// ap_top - data path of the bit-serial, word-parallel associative processor.
//
// NUM_EP elementary processors (EPs) work in lock step (SIMD). Each has
// MEM_BITS bits of memory, a 1-bit ALU and a 1-bit status register. Every
// cycle the outside controller (the microprogram sequencer, not part of this
// design) supplies one instruction: a read address, an ALU-stage control word
// (opcode, conditional flag, carry-in choice, broadcast data bit) and a write
// address. All EPs use the same addresses, decoded once for the whole array.
//
// Pipeline (three operations overlap on different data in each cycle):
//   cycle t    read stage : row `raddr` -> input buffer of every EP
//   cycle t+1  ALU stage  : `ctl` of instruction t acts on that bit -> OB
//   cycle t+2  write stage: OB -> row `waddr` of instruction t, in the EPs
//                           that executed the operation
// So an n-bit addition of a broadcast constant to a memory field (X + A) takes
// n + 2 cycles from its first instruction to its last write, and a memory-
// memory addition (B + A) 2n + 2. The controller must not read a row in the
// cycle that row is being written (checked by an assertion).
//
// Collective units, fed by all EPs:
//   - election of the first active EP (ap_elect): OP_S_FIRST keeps only the
//     first EP with S = 1 active. `tok_in`/`tok_out` chain several arrays.
//   - adder tree (ap_sum_tree): `rsp_sum` is the number of EPs whose OB was
//     loaded with 1 by the instruction issued LEVELS + 2 cycles earlier
//     (`sum_vld` marks it). Counting active EPs = conditional OP_SETD with d=1.
//   - `rsp_any`, the OR of the same responses (cycle t+2): with one EP active
//     it reads that EP's memory bit out, bit by bit.
//   - the OR of extremum candidates used by OP_S_EXTR in the same cycle.
// Following the source architecture: the EP structure, the separate read and
// write busses, the three-stage overlap, the election with bypass and the
// pipelined adder tree, and the defaults (1024 EPs of 256 bits). This design's
// own: the instruction format and opcodes (ap_pkg), reset values, the bypass
// group size and the exact pipeline timing.
module ap_top
  import ap_pkg::*;
#(
  parameter int unsigned NUM_EP   = 1024,
  parameter int unsigned MEM_BITS = 256,
  parameter int unsigned GROUP    = 32,
  parameter int unsigned AW       = (MEM_BITS > 1) ? $clog2(MEM_BITS) : 1,
  parameter int unsigned LEVELS   = (NUM_EP > 1) ? $clog2(NUM_EP) : 1,
  parameter int unsigned SW       = LEVELS + 1
) (
  input  logic              clk,
  input  logic              rst_n,
  // instruction from the controller
  input  logic              rd_en,
  input  logic [AW-1:0]     raddr,
  input  ep_ctl_t           ctl,
  input  logic              wr_en,
  input  logic [AW-1:0]     waddr,
  // multi-array election chain
  input  logic              tok_in,
  output logic              tok_out,
  // status and collective outputs
  output logic [NUM_EP-1:0] status,
  output logic              rsp_any,
  output logic [SW-1:0]     rsp_sum,
  output logic              sum_vld
);

  // Instruction pipeline registers.
  ep_ctl_t       ctl_q;
  logic          wr_q1, wr_q2;
  logic [AW-1:0] waddr_q1, waddr_q2;
  logic          obop_q;

  always_ff @(posedge clk or negedge rst_n) begin
    if (!rst_n) begin
      ctl_q    <= CTL_NOP;
      wr_q1    <= 1'b0;
      wr_q2    <= 1'b0;
      waddr_q1 <= '0;
      waddr_q2 <= '0;
      obop_q   <= 1'b0;
    end else begin
      ctl_q    <= ctl;
      wr_q1    <= wr_en;
      waddr_q1 <= waddr;
      wr_q2    <= wr_q1;
      waddr_q2 <= waddr_q1;
      obop_q   <= op_writes_ob(ctl_q.op);
    end
  end

  logic [NUM_EP-1:0] rdata, ob, ob_vld, first, ext_cand, rsp;
  logic              ext_any;

  ap_memory #(.NUM_EP(NUM_EP), .MEM_BITS(MEM_BITS), .AW(AW)) u_mem (
    .clk  (clk),
    .raddr(raddr),
    .ren  (rd_en),
    .rdata(rdata),
    .waddr(waddr_q2),
    .wen  ({NUM_EP{wr_q2}} & ob_vld),
    .wdata(ob)
  );

  for (genvar i = 0; i < NUM_EP; i++) begin : g_ep
    ap_pe u_pe (
      .clk     (clk),
      .rst_n   (rst_n),
      .rd_en   (rd_en),
      .mem_bit (rdata[i]),
      .ctl     (ctl_q),
      .first   (first[i]),
      .ext_any (ext_any),
      .status  (status[i]),
      .ob      (ob[i]),
      .ob_vld  (ob_vld[i]),
      .ext_cand(ext_cand[i])
    );
  end

  assign ext_any = |ext_cand;

  ap_elect #(.N(NUM_EP), .GROUP(GROUP)) u_elect (
    .req    (status),
    .tok_in (tok_in),
    .first  (first),
    .tok_out(tok_out)
  );

  assign rsp     = ob & ob_vld;
  assign rsp_any = |rsp;

  ap_sum_tree #(.N(NUM_EP), .LEVELS(LEVELS), .SW(SW)) u_sum (
    .clk    (clk),
    .rst_n  (rst_n),
    .in     (rsp),
    .in_vld (obop_q),
    .sum    (rsp_sum),
    .out_vld(sum_vld)
  );

  // The token election never elects more than one EP.
  a_first_onehot: assert property (@(posedge clk) $onehot0(first));
  // A row is never read in the cycle it is written.
  a_no_rw_same_row: assert property (@(posedge clk)
      !(rd_en && wr_q2 && (|ob_vld) && raddr == waddr_q2));

endmodule
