// tb_ap_arith - multiplication and division microprograms on the full array.
//
// Runs, on all 1024 EPs at once (default parameters), the longer arithmetic
// operations that the processor performs as microprograms built from its
// bit-serial primitives:
//   X * A  and  B * A   (shift-and-add; the product has 2n bits)
//   X / A  and  B / A   (restoring division; quotient and remainder)
// for n = 8 and 16 bits. X is a broadcast constant, A and B are per-EP
// memory fields. Operands are placed in the memory array directly from the
// testbench and every EP's result is read back and compared with integer
// arithmetic. The cycle count of each operation (first instruction to last
// write) is checked against the count the microprogram implies, and the
// equivalent rate at 100 MHz with 1024 EPs is printed.
//
// Multiplication X * A: P = 0; for each set bit j of X, P[j +: n+1] += A
// (memory-memory addition through the operand latch, 2 cycles per bit, then
// one carry bit). B * A is the same with the addition made conditional on
// status S = B_j. Division by A: P = {0, dividend}; for i = n-1 downto 0,
// T = P[i +: n+1] - A, S = no borrow, P[i +: n+1] = T where S, Q_i = S.
// A divisor of 0 gives an all-ones quotient and the dividend as remainder.
module tb_ap_arith;
  import ap_pkg::*;

  localparam int NE = 1024, AW = 8, LEV = 10, SW = LEV + 1;
  // memory map (bit addresses)
  localparam int F_A = 0, F_B = 16, F_P = 32, F_T = 80, F_Q = 100;

  logic              clk = 0, rst_n = 0;
  logic              rd_en, wr_en, tok_in, tok_out, rsp_any, sum_vld;
  logic [AW-1:0]     raddr, waddr;
  ep_ctl_t           ctl;
  logic [NE-1:0]     status;
  logic [SW-1:0]     rsp_sum;

  ap_top dut (.*);

  always #5 clk = ~clk;

  int checks = 0, failures = 0;
  int mcyc = 0, last_wr_cyc = 0, n_issued = 0;

  always @(posedge clk) begin
    mcyc <= mcyc + 1;
    if (dut.wr_q2 && |dut.ob_vld) last_wr_cyc <= mcyc;
  end

  initial begin
    repeat (500_000) @(posedge clk);
    failures++;
    $display("watchdog expired");
    $display("TB_RESULT checks=%0d failures=%0d", checks, failures);
    $finish;
  end

  task automatic check(string what, longint got, longint exp);
    checks++;
    if (got != exp) begin
      failures++;
      if (failures < 30) $display("FAIL %s got=%0d exp=%0d", what, got, exp);
    end
  endtask

  task automatic iss(logic rd, int ra, ep_op_e op, logic cond, cin_e cin, logic d,
                     logic wr, int wa);
    @(negedge clk);
    rd_en = rd; raddr = AW'(ra); wr_en = wr; waddr = AW'(wa);
    ctl = '{op: op, cond: cond, cin: cin, d: d};
    n_issued++;
    @(posedge clk); #1;
  endtask

  task automatic nop();
    iss(0, 0, OP_NOP, 0, CIN_KEEP, 0, 0, 0);
  endtask

  function automatic logic [NE-1:0] rand_row();
    logic [NE-1:0] r;
    for (int i = 0; i < NE / 32; i++) r[i*32 +: 32] = $urandom;
    return r;
  endfunction

  function automatic longint peek(int ep, int base, int w);
    longint v = 0;
    for (int b = 0; b < w; b++) v[b] = dut.u_mem.cells[base + b][ep];
    return v;
  endfunction

  // Run the program started at cycle t0 with `issued` instructions; check
  // the cycle count (last write two cycles after the last instruction).
  task automatic finish_op(string name, int n, int t0, int issued);
    int cyc;
    repeat (3) nop();
    cyc = last_wr_cyc - t0 + 1;
    check({name, " cycles"}, cyc, issued + 2);
    $display("%-6s %2d-bit: %5d cycles = %0d MOPS with 1024 EPs at 100 MHz",
             name, n, cyc, 1024 * 100 / cyc);
  endtask

  // P[j +: n+1] += A, conditional or not
  task automatic add_shifted(int n, int j, logic cond);
    for (int b = 0; b < n; b++) begin
      iss(1, F_A + b, OP_LATCH, cond, CIN_KEEP, 0, 0, 0);
      iss(1, F_P + j + b, OP_ADDR, cond, b == 0 ? CIN_ZERO : CIN_KEEP, 0, 1, F_P + j + b);
    end
    iss(1, F_P + j + n, OP_ADDD, cond, CIN_KEEP, 0, 1, F_P + j + n);
  endtask

  task automatic mul_x(int n);
    longint x, c;
    int t0, i0, bad;
    x = longint'($urandom) & ((64'd1 << n) - 1);
    t0 = mcyc; i0 = n_issued;
    for (int b = 0; b < 2*n; b++) iss(0, 0, OP_SETD, 0, CIN_KEEP, 0, 1, F_P + b);
    for (int j = 0; j < n; j++) if (x[j]) add_shifted(n, j, 1'b0);
    finish_op("X*A", n, t0, n_issued - i0);
    bad = 0;
    for (int i = 0; i < NE; i++) if (peek(i, F_P, 2*n) != x * peek(i, F_A, n)) bad++;
    check("X*A wrong EPs", bad, 0);
  endtask

  task automatic mul_b(int n);
    int t0, i0, bad;
    t0 = mcyc; i0 = n_issued;
    for (int b = 0; b < 2*n; b++) iss(0, 0, OP_SETD, 0, CIN_KEEP, 0, 1, F_P + b);
    for (int j = 0; j < n; j++) begin
      iss(1, F_B + j, OP_S_LDM, 0, CIN_KEEP, 0, 0, 0);
      add_shifted(n, j, 1'b1);
    end
    finish_op("B*A", n, t0, n_issued - i0);
    bad = 0;
    for (int i = 0; i < NE; i++)
      if (peek(i, F_P, 2*n) != peek(i, F_B, n) * peek(i, F_A, n)) bad++;
    check("B*A wrong EPs", bad, 0);
  endtask

  // dividend broadcast (use_x) or in F_B; divisor in F_A
  task automatic divide(int n, bit use_x);
    longint x;
    int t0, i0, bad;
    x = longint'($urandom) & ((64'd1 << n) - 1);
    t0 = mcyc; i0 = n_issued;
    for (int b = 0; b < n; b++)
      if (use_x) iss(0, 0, OP_SETD, 0, CIN_KEEP, x[b], 1, F_P + b);
      else       iss(1, F_B + b, OP_MOV, 0, CIN_KEEP, 0, 1, F_P + b);
    for (int b = n; b < 2*n; b++) iss(0, 0, OP_SETD, 0, CIN_KEEP, 0, 1, F_P + b);
    for (int i = n - 1; i >= 0; i--) begin
      for (int b = 0; b < n; b++) begin
        iss(1, F_A + b, OP_LATCH, 0, CIN_KEEP, 0, 0, 0);
        iss(1, F_P + i + b, OP_SUBR, 0, b == 0 ? CIN_ONE : CIN_KEEP, 0, 1, F_T + b);
      end
      iss(1, F_P + i + n, OP_SUBD, 0, CIN_KEEP, 0, 1, F_T + n);
      iss(0, 0, OP_S_CARRY, 0, CIN_KEEP, 0, 0, 0);          // S = no borrow
      for (int b = 0; b <= n; b++) iss(1, F_T + b, OP_MOV, 1, CIN_KEEP, 0, 1, F_P + i + b);
      iss(0, 0, OP_STS, 0, CIN_KEEP, 0, 1, F_Q + i);
    end
    finish_op(use_x ? "X/A" : "B/A", n, t0, n_issued - i0);
    bad = 0;
    for (int e = 0; e < NE; e++) begin
      longint dd, dv, q, r;
      dd = use_x ? x : peek(e, F_B, n);
      dv = peek(e, F_A, n);
      if (dv == 0) begin q = (64'd1 << n) - 1; r = dd; end
      else begin q = dd / dv; r = dd % dv; end
      if (peek(e, F_Q, n) != q || peek(e, F_P, n) != r) bad++;
    end
    check(use_x ? "X/A wrong EPs" : "B/A wrong EPs", bad, 0);
  endtask

  initial begin
    rd_en = 0; wr_en = 0; raddr = '0; waddr = '0; ctl = CTL_NOP; tok_in = 1;
    repeat (2) @(posedge clk);
    #1 rst_n = 1;
    for (int n = 8; n <= 16; n *= 2) begin
      for (int b = 0; b < 16; b++) begin
        dut.u_mem.cells[F_A + b] = rand_row();
        dut.u_mem.cells[F_B + b] = rand_row();
      end
      mul_x(n);
      mul_b(n);
      divide(n, 1'b1);
      divide(n, 1'b0);
    end
    $display("TB_RESULT checks=%0d failures=%0d", checks, failures);
    $finish;
  end
endmodule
------------------------
What lines in the entries above include the string "localparam"? Return each one.

▶ [Written reply]:
  localparam int NE = 1024, AW = 8, LEV = 10, SW = LEV + 1;
  localparam int F_A = 0, F_B = 16, F_P = 32, F_T = 80, F_Q = 100;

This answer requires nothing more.